Geology and mineralization of the Yangla polymetallic orefield in northwestern Yunnan, SW China: Age, petrogenesis and rare-metal metallogenic implications of aplite dykes

Aplite dykes commonly represent more evolved magma and are closely associated with rare metal mineralization.
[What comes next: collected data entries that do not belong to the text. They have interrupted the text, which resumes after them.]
// tb_ccm_data_length: block counts for boundary and random lengths against
// the SP 800-38C formulas, and that the lengths are held between loads.
module tb_ccm_data_length;
  logic        clk = 0, rst_n = 0, load = 0;
  logic [15:0] plen_in = '0, alen_in = '0;
  logic [15:0] plen, alen, aad_blocks, pay_blocks, total_block_num;
  logic        a_flag;
  logic [4:0]  last_bytes;
  int checks = 0, failures = 0;

  ccm_data_length dut (
    .clk(clk), .rst_n(rst_n), .load(load), .plen_in(plen_in), .alen_in(alen_in),
    .plen(plen), .alen(alen), .a_flag(a_flag), .aad_blocks(aad_blocks),
    .pay_blocks(pay_blocks), .total_block_num(total_block_num), .last_bytes(last_bytes));

  always #5 clk = ~clk;

  initial begin
    repeat (100000) @(posedge clk);
    failures++;
    $display("TB_RESULT checks=%0d failures=%0d", checks, failures);
    $finish;
  end

  task automatic try(int p, int a);
    int ea = (a == 0) ? 0 : (a + 2 + 15) / 16;
    int ep = (p + 15) / 16;
    int el = (p % 16 == 0) ? 16 : p % 16;
    @(negedge clk);
    plen_in = 16'(p); alen_in = 16'(a); load = 1;
    @(negedge clk);
    load = 0; plen_in = 16'hffff; alen_in = 16'hffff;
    @(negedge clk);
    checks++;
    if (plen != 16'(p) || alen != 16'(a) || a_flag != (a != 0) || aad_blocks != 16'(ea) ||
        pay_blocks != 16'(ep) || total_block_num != 16'(1 + ea + ep) || last_bytes != 5'(el)) begin
      failures++;
      $display("FAIL p=%0d a=%0d: %0d %0d %0d %0d last %0d", p, a, aad_blocks, pay_blocks,
               total_block_num, a_flag, last_bytes);
    end
  endtask

  initial begin
    repeat (2) @(negedge clk);
    rst_n = 1;
    try(1, 0); try(16, 0); try(17, 0); try(24, 20); try(1, 14); try(1, 15);
    try(1000, 0); try(4064, 0); try(32, 30); try(5, 1);
    for (int i = 0; i < 200; i++) try(int'($urandom_range(1, 4000)), int'($urandom_range(0, 300)));
    $display("TB_RESULT checks=%0d failures=%0d", checks, failures);
    $finish;
  end
endmodule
However, the multiphase magmatism and rare metal mineralization of aplite dykes in the Yangla orefield have not been well-constrained. Here, we present new data on the Linong aplite dykes and the associated Jiangbian granodiorite in the Yangla orefield, including data of zircon U-Pb age and Hf isotopes, and lithogeochemistry and Pb-Sr-Nd isotopes, in order to elucidate their emplacement age, petrogenesis, and rare metal mineralization potential. The three aplite dykes studied were emplaced at 214.3 ± 5.1 Ma, 209.2 ± 5.2 Ma, and 205.5 ± 3.4 Ma. These Late Triassic aplite dykes have high SiO₂ (75.81–76.94 wt%) and K₂O (avg. 5.60 wt%) and are peralkaline–metaluminous (A/CNK = 0.86–0.93). They have high whole-rock (⁸⁷Sr/⁸⁶Sr)_i (0.6947–0.7094), ε_Nd(t) (−6.26 to − 5.77), (²⁰⁶Pb/²⁰⁴Pb)_t = 18.365–18.804, (²⁰⁷Pb/²⁰⁴Pb)_t = 15.688–15.715, (²⁰⁸Pb/²⁰⁴Pb)_t = 38.436–38.681, and zircon ε_Hf(t) =  − 8.10 to + 1.62. The Triassic (208–228 Ma) Jiangbian granodiorite is high-K calc-alkaline, metaluminous/weakly peraluminous (A/CNK = 0.52–1.19) with high Al₂O₃ (12.49–16.74 wt%). They have high (⁸⁷Sr/⁸⁶Sr)_i (0.7075–0.7102), whole-rock ε_Nd(t) (−6.12 to − 5.88), (²⁰⁶Pb/²⁰⁴Pb)_t = 18.155–18.384, (²⁰⁷Pb/²⁰⁴Pb)_t = 15.665–15.698, (²⁰⁸Pb/²⁰⁴Pb)_t = 38.579–38.719, and zircon ε_Hf(t) =  − 4.20 to + 2.40. These geochemical features imply that both the aplite dykes and granodiorite have their primary magma derived from partial melting of the Proterozoic basement, with minor mantle input. The aplite samples have an average estimated crystallization temperature of 712 ℃, and relatively low magmatic oxygen fugacity ([log(fo₂)] = − 21.98 to – 5.48, avg. = –17.05), which are slightly higher than that of most Triassic granitoids in the Yangla orefield. The result shows that the crystallization temperature and oxygen fugacity gradually increase, while the ¹⁷⁶Hf/¹⁷⁷Hf and ε_Hf(t) gradually decrease. Our new and published geochemical data from the Yangla granitoids reveal that the aplite dykes and granodiorite were formed in a post-collisional setting. Whole-rock Nb/Ta, Zr/Hf, Rb/Sr, Ba/Rb, and zircon REE features of the aplite dykes highly mimic those of typical Sn-W related granites, suggesting certain Sn-W rare metals mineralization potential in the Yangla orefield.